**Task input**
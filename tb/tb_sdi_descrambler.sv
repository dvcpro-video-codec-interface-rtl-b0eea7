// tb_sdi_descrambler: random 10-bit words are coded by a bit-serial model in the
// testbench (x^9 + x^4 + 1 scrambling, then NRZI, least significant bit first,
// starting from a non-zero state unknown to the block) and fed to the block.
// After the first word, which the self-synchronising descrambler cannot yet
// decode, every output must equal the original word, one cycle after input.
module tb_sdi_descrambler;
  logic clk = 0, rst_n = 0;
  always #1 clk = ~clk;
  int checks = 0, failures = 0;
  logic en = 0, dout_valid;
  logic [9:0] din = 0, dout;
  sdi_descrambler dut (.clk, .rst_n, .en, .din, .dout_valid, .dout);

  bit hist [9];
  bit line_bit;
  function automatic logic [9:0] code_word(input logic [9:0] w);
    logic [9:0] o;
    for (int i = 0; i < 10; i++) begin
      bit s;
      s = w[i] ^ hist[8] ^ hist[3];
      for (int k = 8; k > 0; k--) hist[k] = hist[k-1];
      hist[0] = s;
      line_bit = line_bit ^ s;
      o[i] = line_bit;
    end
    return o;
  endfunction

  task automatic check(input bit c, input string s);
    checks++; if (!c) begin failures++; if (failures < 10) $display("FAIL %s", s); end
  endtask

  initial begin
    logic [9:0] w;
    int nw;
    for (int k = 0; k < 9; k++) hist[k] = (k % 3 == 1);
    line_bit = 1;
    nw = 0;
    repeat (2) @(negedge clk); rst_n = 1;
    for (int i = 0; i < 3000; i++) begin
      en = ($urandom % 4) != 0;
      w = (i % 300 < 40) ? 10'h040 : 10'($urandom);
      if (en) din = code_word(w);
      @(negedge clk);
      check(dout_valid == en, "valid");
      if (en) begin
        if (nw > 0) check(dout == w, $sformatf("word %0d: %h expected %h", i, dout, w));
        nw++;
      end
    end
    $display("TB_RESULT checks=%0d failures=%0d", checks, failures);
    $finish;
  end
  initial begin
    repeat (100000) @(posedge clk);
    failures++; $display("TB_RESULT checks=%0d failures=%0d", checks, failures); $finish;
  end
endmodule
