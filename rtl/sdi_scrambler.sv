// sdi_scrambler: serial digital interface channel coding for the decoder's
// video output, done on 10-bit parallel words before the parallel-to-serial
// converter. Each bit, least significant first, is scrambled with the
// self-synchronising polynomial x^9 + x^4 + 1 and then NRZI coded (x + 1), as
// in the SDI standard; the document names the block but not its polynomials,
// which are taken from that standard.
//
// Timing: one word per enabled cycle, one register stage.
module sdi_scrambler (
  input  logic       clk,
  input  logic       rst_n,
  input  logic       en,
  input  logic [9:0] din,
  output logic       dout_valid,
  output logic [9:0] dout
);

  logic [8:0] sreg;   // last 9 scrambled bits, [0] most recent
  logic       nrzi;   // last line bit

  logic [8:0] s_next;
  logic       n_next;
  logic [9:0] o_next;

  // Bit-serial coding of one word, least significant bit first.
  always_comb begin
    logic b;
    s_next = sreg;
    n_next = nrzi;
    o_next = '0;
    for (int i = 0; i < 10; i++) begin
      b         = din[i] ^ s_next[8] ^ s_next[3];
      s_next    = {s_next[7:0], b};
      n_next    = n_next ^ b;
      o_next[i] = n_next;
    end
  end

  always_ff @(posedge clk or negedge rst_n) begin
    if (!rst_n) begin
      sreg       <= '0;
      nrzi       <= 1'b0;
      dout       <= '0;
      dout_valid <= 1'b0;
    end else begin
      dout_valid <= en;
      if (en) begin
        sreg <= s_next;
        nrzi <= n_next;
        dout <= o_next;
      end
    end
  end

endmodule
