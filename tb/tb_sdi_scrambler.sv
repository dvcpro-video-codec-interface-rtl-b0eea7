// tb_sdi_scrambler: random 10-bit words are scrambled by the block and, in
// parallel, by a bit-serial model in the testbench (generator x^9 + x^4 + 1,
// then NRZI, least significant bit first). Every output word must match the
// model, one cycle after its input, including across idle cycles.
module tb_sdi_scrambler;
  logic clk = 0, rst_n = 0;
  always #1 clk = ~clk;
  int checks = 0, failures = 0;
  logic en = 0, dout_valid;
  logic [9:0] din = 0, dout;
  sdi_scrambler dut (.clk, .rst_n, .en, .din, .dout_valid, .dout);

  // serial reference: history of scrambled bits, most recent first
  bit hist [9];
  bit line_bit;
  function automatic logic [9:0] ref_word(input logic [9:0] w);
    logic [9:0] o;
    for (int i = 0; i < 10; i++) begin
      bit s;
      s = w[i] ^ hist[8] ^ hist[3];
      for (int k = 8; k > 0; k--) hist[k] = hist[k-1];
      hist[0] = s;
      line_bit = line_bit ^ s;
      o[i] = line_bit;
    end
    return o;
  endfunction

  task automatic check(input bit c, input string s);
    checks++; if (!c) begin failures++; if (failures < 10) $display("FAIL %s", s); end
  endtask

  initial begin
    logic [9:0] e;
    for (int k = 0; k < 9; k++) hist[k] = 0;
    line_bit = 0;
    repeat (2) @(negedge clk); rst_n = 1;
    for (int i = 0; i < 3000; i++) begin
      en = ($urandom % 4) != 0;
      // runs of constant words, as in blanking, stress the scrambler
      din = (i % 300 < 40) ? 10'h200 : 10'($urandom);
      if (en) e = ref_word(din);
      @(negedge clk);
      check(dout_valid == en, "valid");
      if (en) check(dout == e, $sformatf("word %0d: %h expected %h", i, dout, e));
    end
    $display("TB_RESULT checks=%0d failures=%0d", checks, failures);
    $finish;
  end
  initial begin
    repeat (100000) @(posedge clk);
    failures++; $display("TB_RESULT checks=%0d failures=%0d", checks, failures); $finish;
  end
endmodule
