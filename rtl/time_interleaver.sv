// time_interleaver: the block time interleaver (DEINT = 0) and de-interleaver
// (DEINT = 1) of the proposed error protection for the radio link. A deep fade
// wipes out a run of consecutive transmitted bytes; interleaving spreads such
// a run over many RS-coded packets so that each packet loses only a few bytes,
// within what the RS code can correct.
//
// Interleaver: N packets of ROW_BYTES (187) bytes are written into the rows of
// a memory and read out by columns: byte 0 of every packet, then byte 1 of
// every packet, and so on. With N a multiple of ROW_BYTES each column fills
// whole transmitted packets (N = 748 gives 4 packets per column); the sync byte
// is not part of the block and is added when the packet is sent.
// De-interleaver: the same memory written by columns and read by rows, giving
// back the original packets.
//
// The memory is double-buffered (two banks of N x ROW_BYTES bytes): one bank
// is written while the other, already full, is read. in_ready is low while both
// banks are full; a bank is read, one byte per cycle with out_ready high, only
// once it is full. The row/column organisation and the depth N = 748 are the
// document's; the double buffering and the stream handshake are this design's.
//
// Timing: out_data/out_valid are registered, one cycle after the read;
// out_first marks the first byte of each block. The delay through an
// interleaver and de-interleaver pair is about two blocks (2 x N x ROW_BYTES
// byte periods).
module time_interleaver #(
  parameter int unsigned N         = 748,
  parameter int unsigned ROW_BYTES = 187,
  parameter bit          DEINT     = 1'b0
) (
  input  logic       clk,
  input  logic       rst_n,
  input  logic       in_valid,
  input  logic [7:0] in_data,
  output logic       in_ready,
  input  logic       out_ready,
  output logic       out_valid,
  output logic       out_first,
  output logic [7:0] out_data
);

  localparam int unsigned BLOCK = N * ROW_BYTES;
  localparam int unsigned AW    = $clog2(2 * BLOCK);
  localparam int unsigned RW    = $clog2(N);
  localparam int unsigned CW    = $clog2(ROW_BYTES);

  logic [7:0]    mem [2 * BLOCK];
  logic [1:0]    full;
  logic          wb, rb;             // bank being written / read
  logic [RW-1:0] wr_row, rd_row;
  logic [CW-1:0] wr_col, rd_col;
  logic [AW-1:0] waddr, raddr;
  logic          wr, rd, wr_last, rd_last;

  // Write order: interleaver by rows, de-interleaver by columns; read order
  // the other way round. The counters always hold (row, column) of the byte.
  always_comb begin
    in_ready = !full[wb];
    wr       = in_valid && in_ready;
    rd       = out_ready && full[rb];
    waddr    = AW'(wb ? BLOCK : 0) + AW'(wr_row) * AW'(ROW_BYTES) + AW'(wr_col);
    raddr    = AW'(rb ? BLOCK : 0) + AW'(rd_row) * AW'(ROW_BYTES) + AW'(rd_col);
    wr_last  = wr_row == RW'(N - 1) && wr_col == CW'(ROW_BYTES - 1);
    rd_last  = rd_row == RW'(N - 1) && rd_col == CW'(ROW_BYTES - 1);
  end

  always_ff @(posedge clk) begin
    if (wr) mem[waddr] <= in_data;
    if (rd) out_data <= mem[raddr];
  end

  always_ff @(posedge clk or negedge rst_n) begin
    if (!rst_n) begin
      full      <= '0;
      wb        <= 1'b0;
      rb        <= 1'b0;
      wr_row    <= '0;
      wr_col    <= '0;
      rd_row    <= '0;
      rd_col    <= '0;
      out_valid <= 1'b0;
      out_first <= 1'b0;
    end else begin
      out_valid <= rd;
      out_first <= rd && rd_row == '0 && rd_col == '0;
      if (wr) begin
        if (!DEINT) begin                       // by rows
          if (wr_col == CW'(ROW_BYTES - 1)) begin
            wr_col <= '0;
            wr_row <= (wr_row == RW'(N - 1)) ? '0 : wr_row + 1'b1;
          end else wr_col <= wr_col + 1'b1;
        end else begin                          // by columns
          if (wr_row == RW'(N - 1)) begin
            wr_row <= '0;
            wr_col <= (wr_col == CW'(ROW_BYTES - 1)) ? '0 : wr_col + 1'b1;
          end else wr_row <= wr_row + 1'b1;
        end
        if (wr_last) wb <= ~wb;
      end
      if (rd) begin
        if (DEINT) begin                        // by rows
          if (rd_col == CW'(ROW_BYTES - 1)) begin
            rd_col <= '0;
            rd_row <= (rd_row == RW'(N - 1)) ? '0 : rd_row + 1'b1;
          end else rd_col <= rd_col + 1'b1;
        end else begin                          // by columns
          if (rd_row == RW'(N - 1)) begin
            rd_row <= '0;
            rd_col <= (rd_col == CW'(ROW_BYTES - 1)) ? '0 : rd_col + 1'b1;
          end else rd_row <= rd_row + 1'b1;
        end
        if (rd_last) rb <= ~rb;
      end
      // bank flags: set when the last byte is written, cleared when read
      for (int b = 0; b < 2; b++) begin
        if (wr && wr_last && wb == 1'(b)) full[b] <= 1'b1;
        else if (rd && rd_last && rb == 1'(b)) full[b] <= 1'b0;
      end
    end
  end

endmodule
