// tb_time_interleaver: an interleaver and a de-interleaver in series (N = 8
// packets of 11 bytes, so that several blocks run quickly), with random gaps on
// both sides. Checked: the interleaver's output is the input block read by
// columns (byte k of a block is input byte (k mod N) * ROW_BYTES + k / N);
// out_first marks each block; the de-interleaver returns the original byte
// stream; and a burst of B consecutive corrupted bytes on the link leaves at
// most ceil(B / N) corrupted bytes in any packet after de-interleaving.
module tb_time_interleaver;
  logic clk = 0, rst_n = 0;
  always #1 clk = ~clk;
  int checks = 0, failures = 0;
  localparam int N = 8, R = 11, BLOCK = N * R, NBLK = 6, BURST = 19;

  task automatic check(input bit c, input string s);
    checks++; if (!c) begin failures++; if (failures < 10) $display("FAIL %s", s); end
  endtask

  logic in_valid = 0, in_ready, mid_valid, mid_first, mid_ready, out_valid, out_first;
  logic out_ready = 0;
  logic [7:0] in_data = 0, mid_data, out_data, link_data;
  logic link_valid, link_ready;
  time_interleaver #(.N(N), .ROW_BYTES(R), .DEINT(1'b0)) u_int (.clk, .rst_n, .in_valid,
    .in_data, .in_ready, .out_ready(mid_ready), .out_valid(mid_valid), .out_first(mid_first),
    .out_data(mid_data));
  // the link: a burst of corrupted bytes in block 3
  int link_k = 0;
  always_comb begin
    link_valid = mid_valid;
    link_data  = (link_k >= 3 * BLOCK + 30 && link_k < 3 * BLOCK + 30 + BURST) ? ~mid_data : mid_data;
  end
  always @(posedge clk) if (rst_n && mid_valid) link_k <= link_k + 1;
  time_interleaver #(.N(N), .ROW_BYTES(R), .DEINT(1'b1)) u_dei (.clk, .rst_n,
    .in_valid(link_valid), .in_data(link_data), .in_ready(link_ready), .out_ready,
    .out_valid, .out_first, .out_data);
  // the interleaver is read only when the de-interleaver can take the byte
  assign mid_ready = link_ready && ($urandom % 4 != 0);

  logic [7:0] sent [$];
  int n_mid = 0, n_mid_bad = 0, n_first = 0, n_out = 0, n_out_bad = 0, max_pkt_err = 0;
  int pkt_err [NBLK * N];
  initial for (int i = 0; i < NBLK * N; i++) pkt_err[i] = 0;
  always @(posedge clk) if (rst_n) begin
    if (mid_valid) begin
      int blk, k;
      blk = n_mid / BLOCK; k = n_mid % BLOCK;
      if (mid_data != sent[blk * BLOCK + (k % N) * R + k / N]) n_mid_bad++;
      if (mid_first != (k == 0)) n_mid_bad++;
      if (mid_first) n_first++;
      n_mid++;
    end
    if (out_valid) begin
      if (out_data != sent[n_out]) begin
        if (n_out / BLOCK == 3) pkt_err[n_out / R]++;
        else n_out_bad++;
      end
      n_out++;
    end
  end

  initial begin
    repeat (2) @(negedge clk); rst_n = 1;
    fork
      begin
        int i;
        i = 0;
        while (i < NBLK * BLOCK) begin
          in_valid = $urandom % 3 != 0;
          in_data  = 8'($urandom);
          @(posedge clk);
          if (in_valid && in_ready) begin sent.push_back(in_data); i++; end
          @(negedge clk);
        end
        in_valid = 0;
      end
      begin
        repeat (20000) begin
          out_ready = $urandom % 3 != 0;
          @(negedge clk);
        end
      end
    join
    for (int p = 0; p < NBLK * N; p++) if (pkt_err[p] > max_pkt_err) max_pkt_err = pkt_err[p];
    $display("interleaved %0d bytes, restored %0d, worst packet %0d errors", n_mid, n_out, max_pkt_err);
    check(n_mid == NBLK * BLOCK && n_mid_bad == 0, "interleaver reads blocks by columns");
    check(n_first == NBLK, "block starts marked");
    check(n_out == NBLK * BLOCK && n_out_bad == 0, "de-interleaver restores the stream");
    check(max_pkt_err == (BURST + N - 1) / N, "burst spread over the packets");
    $display("TB_RESULT checks=%0d failures=%0d", checks, failures);
    $finish;
  end
  initial begin
    repeat (100000) @(posedge clk);
    failures++; $display("TB_RESULT checks=%0d failures=%0d", checks, failures); $finish;
  end
endmodule
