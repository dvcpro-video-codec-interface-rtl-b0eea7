// trs_generator: overlays ITU-601 Time Reference Signals on the decoder's video.
// The codec's uncompressed video output carries the active picture but no TRS
// words, so EAV and SAV (FF 00 00 XY) are inserted here before the SDI output.
//
// Structure, stage by stage:
//  - edge detector: a rising FRP marks the first sample of a frame;
//  - sample counter 0..1727 (1728 bytes per line) and line counter 0..624
//    (625 lines); the rising FRP loads them with SAMPLE_RST (552) and LINE_RST,
//    the codec-specific phase; NEXT_LINE advances the line counter after 1727;
//  - sample decoder: TRS_FF, TRS_00 and TRS_FVH for the four TRS bytes of EAV
//    (samples 1440..1443) and SAV (1724..1727), and H (1 in EAV);
//  - line decoder: F (0 on lines 1..312, 1 on lines 313..625) and V (1 on lines
//    1..22, 311..335, 624..625), line number = line counter + 1;
//  - word multiplexer: replaces the sample by XY = 1 F V H P3 P2 P1 P0 with the
//    Hamming bits P3=V^H, P2=F^H, P1=F^V, P0=F^V^H;
//  - FF/00 multiplexer: replaces samples by 3FF and 000 and widens the video to
//    10 bits (two zero LSBs).
// The counter ranges, reset sample and XY format are the document's; the TRS
// sample positions, the F/V line ranges (ITU-R BT.656, 625 lines) and LINE_RST
// are taken from the standard or chosen here.
//
// Timing: three register stages from vid_in to vid_out, one byte per enabled
// cycle (27 MHz). The sample number of the byte on vid_in is the counter value,
// and SAMPLE_RST in the cycle FRP rises.
module trs_generator #(
  parameter int unsigned SAMPLE_RST = 552,
  parameter int unsigned LINE_RST   = 0
) (
  input  logic       clk,
  input  logic       rst_n,
  input  logic       en,
  input  logic       frp,
  input  logic [7:0] vid_in,
  output logic [9:0] vid_out
);

  logic        frp_q, pedge;
  logic [10:0] sample_q, sample;
  logic [9:0]  line_q, line;
  logic        next_line;
  // stage 1 (decoders)
  logic        trs_ff1, trs_001, trs_fvh1, h1, f1, v1;
  logic [7:0]  vid1;
  // stage 2 (word multiplexer)
  logic        trs_ff2, trs_002;
  logic [7:0]  word2;
  logic [9:0]  lnum;

  always_comb begin
    pedge     = frp && !frp_q;
    sample    = pedge ? 11'(SAMPLE_RST) : sample_q;
    line      = pedge ? 10'(LINE_RST)   : line_q;
    next_line = sample == 11'd1727;
    lnum      = line + 10'd1;
  end

  always_ff @(posedge clk or negedge rst_n) begin
    if (!rst_n) begin
      frp_q    <= 1'b0;
      sample_q <= '0;
      line_q   <= '0;
      {trs_ff1, trs_001, trs_fvh1, h1, f1, v1} <= '0;
      vid1     <= '0;
      {trs_ff2, trs_002} <= '0;
      word2    <= '0;
      vid_out  <= '0;
    end else if (en) begin
      frp_q    <= frp;
      // counters
      sample_q <= next_line ? 11'd0 : sample + 11'd1;
      line_q   <= next_line ? ((line == 10'd624) ? 10'd0 : line + 10'd1) : line;
      // stage 1: sample and line decoders
      trs_ff1  <= sample == 11'd1440 || sample == 11'd1724;
      trs_001  <= sample == 11'd1441 || sample == 11'd1442 ||
                  sample == 11'd1725 || sample == 11'd1726;
      trs_fvh1 <= sample == 11'd1443 || sample == 11'd1727;
      h1       <= sample < 11'd1724;
      f1       <= lnum >= 10'd313;
      v1       <= (lnum <= 10'd22) || (lnum >= 10'd311 && lnum <= 10'd335) || (lnum >= 10'd624);
      vid1     <= vid_in;
      // stage 2: TRS word multiplexer
      trs_ff2  <= trs_ff1;
      trs_002  <= trs_001;
      word2    <= trs_fvh1 ? {1'b1, f1, v1, h1, v1 ^ h1, f1 ^ h1, f1 ^ v1, f1 ^ v1 ^ h1} : vid1;
      // stage 3: FF / 00 multiplexer
      vid_out  <= trs_ff2 ? 10'h3FF : (trs_002 ? 10'h000 : {word2, 2'b00});
    end
  end

endmodule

**Problem statement**
Set down exactly the lines from the start of the records to the line with "module tb_sdi_descrambler;". Include that line, and add nothing more.

**Task result**
filename tb/tb_sdi_descrambler.sv
repository dvcpro-video-codec-interface-rtl-b0eea7
// tb_sdi_descrambler: random 10-bit words are coded by a bit-serial model in the
// testbench (x^9 + x^4 + 1 scrambling, then NRZI, least significant bit first,
// starting from a non-zero state unknown to the block) and fed to the block.
// After the first word, which the self-synchronising descrambler cannot yet
// decode, every output must equal the original word, one cycle after input.
module tb_sdi_descrambler;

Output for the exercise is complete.